What is a 'Covered Warrant'

A covered warrant is a security that gives the holder the right, but not obligation, to buy or sell an underlying asset at a specified price on or before a specified date. Such underlying assets include single stocks, baskets of stocks (e.g., sectors or themes), indexes (e.g., FTSE 100 Index), commodities and currencies. Covered warrants are listed on major international exchanges in London, Hong Kong and Singapore. It is called a "covered"' warrant because when an issuer sells a warrant to an investor, it will usually hedge (cover) its exposure by buying the underlying asset in the market. A covered option trade is settled T+3 in cash.
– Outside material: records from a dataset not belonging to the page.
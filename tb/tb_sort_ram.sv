// tb_sort_ram: self-checking test of the buffer memory.
// Fills every word, reads all back through the asynchronous read port, then
// mixes random writes and reads against a model array. Also checks that a
// read shows the new word right after the write edge.
module tb_sort_ram;
  localparam int unsigned DEPTH = 40, DW = 16, AW = 6;
  logic clk = 0;
  logic [AW-1:0] addr;
  logic we;
  logic [DW-1:0] wdata, rdata;
  logic [DW-1:0] model [DEPTH];
  int checks = 0, failures = 0;

  sort_ram #(.DEPTH(DEPTH), .DATA_W(DW)) dut (.*);

  always #5 clk = ~clk;

  initial begin
    repeat (50000) @(posedge clk);
    failures++;
    $display("TB_RESULT checks=%0d failures=%0d", checks, failures);
    $finish;
  end

  initial begin
    we = 0; addr = '0; wdata = '0;
    for (int k = 0; k < DEPTH; k++) begin
      @(negedge clk);
      addr = AW'(k); we = 1; wdata = DW'($urandom); model[k] = wdata;
    end
    @(negedge clk); we = 0;
    for (int k = 0; k < DEPTH; k++) begin
      addr = AW'(k); #1;
      checks++; if (rdata !== model[k]) begin failures++; $display("addr %0d %h vs %h", k, rdata, model[k]); end
    end
    for (int k = 0; k < 3000; k++) begin
      @(negedge clk);
      addr = AW'($urandom_range(0, DEPTH - 1));
      we = $urandom_range(0, 1);
      wdata = DW'($urandom);
      if (!we) begin
        #1; checks++;
        if (rdata !== model[addr]) begin failures++; if (failures < 10) $display("rd %0d", addr); end
      end else begin
        model[addr] = wdata;
        @(posedge clk); #1;
        checks++;
        if (rdata !== wdata) begin failures++; if (failures < 10) $display("rd after wr %0d", addr); end
      end
    end
    $display("TB_RESULT checks=%0d failures=%0d", checks, failures);
    $finish;
  end
endmodule
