// uart_rx: serial receiver, 8 data bits, no parity, one stop bit (8N1).
//
// The line is passed through a two-flop synchroniser. A falling edge starts
// a frame; the start bit is re-checked at its middle, then each data bit is
// sampled at its middle, least significant bit first, CLKS_PER_BIT clock
// cycles apart. At the middle of the stop bit the byte is delivered: valid is
// high for one cycle with the byte on data. If the stop bit was low,
// frame_err is high instead and valid stays low, so the byte is dropped; the
// receiver then waits for the line to go high before it looks for the next
// start bit. A glitch shorter than half a bit on an idle
// line is ignored.
// Baud rate, framing and the error flag are this design's own choices.
module uart_rx #(
  parameter int unsigned CLKS_PER_BIT = 434   // 50 MHz / 115200 baud
) (
  input  logic       clk,
  input  logic       rst_n,
  input  logic       rxd,
  output logic [7:0] data,
  output logic       valid,
  output logic       frame_err
);

  localparam int unsigned CW = $clog2(CLKS_PER_BIT + 1);

  typedef enum logic [2:0] {IDLE, START, BITS, STOP, BREAK} state_t;

  state_t        state;
  logic [1:0]    sync;
  logic [CW-1:0] tick;
  logic [2:0]    bitn;
  logic [7:0]    shreg;

  wire line = sync[1];

  always_ff @(posedge clk or negedge rst_n) begin
    if (!rst_n) begin
      sync      <= 2'b11;
      state     <= IDLE;
      tick      <= '0;
      bitn      <= '0;
      shreg     <= '0;
      data      <= '0;
      valid     <= 1'b0;
      frame_err <= 1'b0;
    end else begin
      sync      <= {sync[0], rxd};
      valid     <= 1'b0;
      frame_err <= 1'b0;
      unique case (state)
        IDLE: begin
          tick <= '0;
          if (!line) state <= START;
        end
        START: begin
          if (32'(tick) == CLKS_PER_BIT / 2 - 1) begin
            tick  <= '0;
            bitn  <= '0;
            state <= line ? IDLE : BITS;   // false start: back to idle
          end else tick <= tick + CW'(1);
        end
        BITS: begin
          if (32'(tick) == CLKS_PER_BIT - 1) begin
            tick  <= '0;
            shreg <= {line, shreg[7:1]};
            bitn  <= bitn + 3'd1;
            if (bitn == 3'd7) state <= STOP;
          end else tick <= tick + CW'(1);
        end
        STOP: begin
          if (32'(tick) == CLKS_PER_BIT - 1) begin
            tick      <= '0;
            data      <= shreg;
            valid     <= line;
            frame_err <= !line;
            state     <= line ? IDLE : BREAK;
          end else tick <= tick + CW'(1);
        end
        BREAK: if (line) state <= IDLE;   // wait for the line to return high
        default: state <= IDLE;
      endcase
    end
  end

endmodule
BREAKING DOWN 'Covered Warrant'

A covered warrant bears many similarities to an option. It gives the investor the right to buy an underlying asset, like a call option, or sell, like a put option. It has a strike price and expiration date. Both covered warrant and option are composed of intrinsic value and time value. However, some aspects set them apart. A covered warrant can be either European style or American Style, the former indicating that exercise of the right can only occur on the expiration date, and the latter signifying that an investor can exercise the right anytime between purchase date and expiration date.

Also, options can be "written" — writing a call option is selling a call, which will obligate the seller to deliver shares at a set price on a specified date to the buyer if that buyer exercises the call; writing a put is selling a put, which will obligate the seller to buy shares if the buyer of the put exercises the right to sell at a set strike price. By contrast, a covered warrant can only be purchased. Another difference between a covered warrant and option is that the average life of a covered warrant is six to nine months, whereas options are mainly active within one- to three-month time frames.